Welcome to Bespoke Brunch Reads — a linkfest of the favorite things we read over the past week.  The links are mostly market related, but there are some other interesting subjects covered as well.  We hope you enjoy the food for thought as a supplement to the research we provide you during the week.

Labor Market

Big Businesses’ Latest Power Play: Raising Wages by Conor Sen (Bloomberg View)

During the 1990s-2000s, big business leveraged economies of scale to squeeze Main Street via lower costs and price competition. Now, that advantage may be the ability to pay higher wages. [Link]

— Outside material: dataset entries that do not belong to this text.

// frame_ram: dual-port frame memory holding one NxN image.
//
// Port A reads or writes, port B only reads, both with a one-clock
// synchronous read latency (block-RAM style), so the dual scan can fetch two
// neighbouring pixels of a row in the same clock. Port A is also how the
// frame is loaded. The published description only names a dual-port RAM/ROM as the pixel
// source; its organisation and latency here are this design's choices.
// The array is not reset; it is written before it is read.
module frame_ram #(
  parameter int unsigned DEPTH = 65536,
  parameter int unsigned W     = 8,
  parameter int unsigned AW    = $clog2(DEPTH)
) (
  input  logic          clk,
  input  logic          we_a,
  input  logic [AW-1:0] addr_a,
  input  logic [W-1:0]  wdata_a,
  output logic [W-1:0]  rdata_a,
  input  logic [AW-1:0] addr_b,
  output logic [W-1:0]  rdata_b
);

  logic [W-1:0] mem [DEPTH];

  always_ff @(posedge clk) begin
    if (we_a) mem[addr_a] <= wdata_a;
    rdata_a <= mem[addr_a];
    rdata_b <= mem[addr_b];
  end

endmodule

Labor Pain And Labor Gain by George Casey (Builder Online)

The United States shed literally millions of homebuilding-related jobs in the aftermath of the last housing crash. Now, there’s a pronounced shortage of skilled trades that makes delivering new homes to market at a reasonable cost a major challenge. [Link]

Virtual Reality Versus Reality Itself

Pokémon Go Brings Real Money to Random Bars and Pizzerias by Polly Mosendz and Luke Kawa (Bloomberg)

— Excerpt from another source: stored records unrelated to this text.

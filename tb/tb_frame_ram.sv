// tb_frame_ram: writes a 1024-word frame through port A, then reads it back
// through both ports at once in the dual scan pattern and at random
// addresses, checking the one-clock read latency of both ports and a write
// followed by an immediate read of the same word (old data first).
module tb_frame_ram;
  localparam int DEPTH = 1024;
  localparam int W     = 8;
  localparam int AW    = $clog2(DEPTH);
  logic clk = 0, we_a = 0;
  logic [AW-1:0] addr_a = '0, addr_b = '0;
  logic [W-1:0] wdata_a = '0, rdata_a, rdata_b;
  logic [W-1:0] model [DEPTH];
  int checks = 0, failures = 0;

  frame_ram #(.DEPTH(DEPTH), .W(W)) dut (.clk, .we_a, .addr_a, .wdata_a, .rdata_a, .addr_b, .rdata_b);

  always #5 clk = ~clk;

  initial begin
    #1000000;
    failures++;
    $display("TB_RESULT checks=%0d failures=%0d", checks, failures);
    $finish;
  end

  initial begin
    for (int i = 0; i < DEPTH; i++) begin
      @(negedge clk);
      we_a = 1; addr_a = AW'(i); wdata_a = W'($urandom);
      model[i] = wdata_a;
    end
    @(negedge clk);
    we_a = 0;
    for (int i = 0; i < 600; i++) begin
      int ea, eb;
      if (i < 300) begin
        addr_a = AW'(2*i); addr_b = AW'(2*i + 1);
      end else begin
        addr_a = AW'($urandom); addr_b = AW'($urandom);
      end
      ea = model[addr_a]; eb = model[addr_b];
      @(posedge clk);
      #1;
      checks += 2;
      if (rdata_a != W'(ea)) begin failures++; $display("port A @%0d", addr_a); end
      if (rdata_b != W'(eb)) begin failures++; $display("port B @%0d", addr_b); end
      @(negedge clk);
    end
    // write then read the same word
    addr_a = 5; addr_b = 5; we_a = 1; wdata_a = ~model[5];
    @(posedge clk);
    #1;
    checks++;
    if (rdata_b != model[5]) begin failures++; $display("read during write"); end
    @(negedge clk);
    we_a = 0;
    @(posedge clk);
    #1;
    checks += 2;
    if (rdata_a != ~model[5] || rdata_b != ~model[5]) begin failures++; $display("write 5"); end
    $display("TB_RESULT checks=%0d failures=%0d", checks, failures);
    $finish;
  end
endmodule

Pokémon Go is the latest video game craze, and it’s having some impressive real world impacts that might open up new avenues for commerce. [Link, auto-playing video]

Virtual reality and Netflix: The future of in-flight entertainment is coming by Arjun Kharpal (CNBC)

The future of your flight across the Atlantic or the country is likely to be dominated by virtual reality headsets and streaming content; not all that different from the rest of the entertainment world! [Link, auto-playing video]

Business Model Changes

Mall Owners Push Out Department Stores by Suzanne Kapner (WSJ)

Many have wondered what the rise of Amazon and death of retail might mean for landlords (we’ve certainly pondered that question at length) but some malls are already pushing out retailers in favor of new anchor tenants that lean towards services. [Link, paywall]

ESPN reportedly planning to offer streaming package to cord cutters by Chris Welch (The Verge)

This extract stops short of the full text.